[Problem description] Copy each line of the entries below that contains the string "single".

==== Information given ====

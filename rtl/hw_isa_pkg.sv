// hw_isa_pkg: types and constants shared by the HW ISA single-cycle processor.
//
// The HW ISA is a 16-bit load/store instruction set with sixteen 16-bit
// registers. Every instruction is one 16-bit word whose top four bits are the
// opcode. Three formats exist:
//   arithmetic     [15:12] opcode  [11:8] Rs  [7:4] Rt  [3:0] Rd
//   memory/branch  [15:12] opcode  [11:8] Rs  [7:4] Rt  [3:0] signed offset
//   jump           [15:12] opcode  [11:0] unsigned offset
// The opcode values and field positions are those of the ISA. The ALU
// operation code, the control-word layout and the treatment of undefined
// opcodes (no operation) are this design's own choices.
package hw_isa_pkg;

  localparam int unsigned XLEN    = 16;  // data, address and instruction width
  localparam int unsigned NREGS   = 16;  // R0..R15
  localparam int unsigned REG_AW  = 4;   // register ID width

  typedef enum logic [3:0] {
    OP_LW   = 4'b0000,
    OP_SW   = 4'b0001,
    OP_ADD  = 4'b0010,
    OP_SUB  = 4'b0011,
    OP_AND  = 4'b0100,
    OP_OR   = 4'b0101,
    OP_BEQ  = 4'b0111,
    OP_JMP  = 4'b1000,
    OP_HALT = 4'b1111
  } opcode_e;

  // ALU operation: deliberately not the instruction opcode, the control unit
  // translates one into the other.
  typedef enum logic [1:0] {
    ALU_ADD = 2'd0,
    ALU_SUB = 2'd1,
    ALU_AND = 2'd2,
    ALU_OR  = 2'd3
  } alu_op_e;

  // Control word produced by the control unit for one instruction.
  typedef struct packed {
    logic    reg_write;    // write the register file
    logic    mem_store;    // write the data memory
    logic    mem_to_reg;   // "Mem" bit: write-back from memory instead of ALU
    logic    alu_src_imm;  // ALU operand B is the sign-extended offset
    logic    wr_addr_rt;   // register write address is Rt instead of Rd
    logic    branch;       // BEQ: take the branch when the ALU result is zero
    logic    jump;         // JMP: PC <- offset*2
    logic    halt;         // HALT: stop execution
    alu_op_e alu_op;       // operation the ALU performs
  } ctrl_t;

  // Instruction word, arithmetic/memory/branch view.
  typedef struct packed {
    logic [3:0] opcode;
    logic [3:0] rs;
    logic [3:0] rt;
    logic [3:0] rd;        // Rd, or the 4-bit signed offset
  } instr_t;

endpackage
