// adder: WIDTH-bit binary adder, sum = a + b modulo 2^WIDTH.
//
// The single-cycle datapath has two of these: the "+2" adder that forms
// PC + 2 during instruction fetch, and the branch-target adder that adds the
// shifted branch offset to PC + 2. The carry out is not used by either and is
// dropped (a choice of this design). Purely combinational.
module adder #(
  parameter int unsigned WIDTH = 16
) (
  input  logic [WIDTH-1:0] a,
  input  logic [WIDTH-1:0] b,
  output logic [WIDTH-1:0] sum
);

  always_comb sum = a + b;

endmodule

====

[Answer for this exercise]
// hw_isa_pkg: types and constants shared by the HW ISA single-cycle processor.
// The single-cycle datapath has two of these: the "+2" adder that forms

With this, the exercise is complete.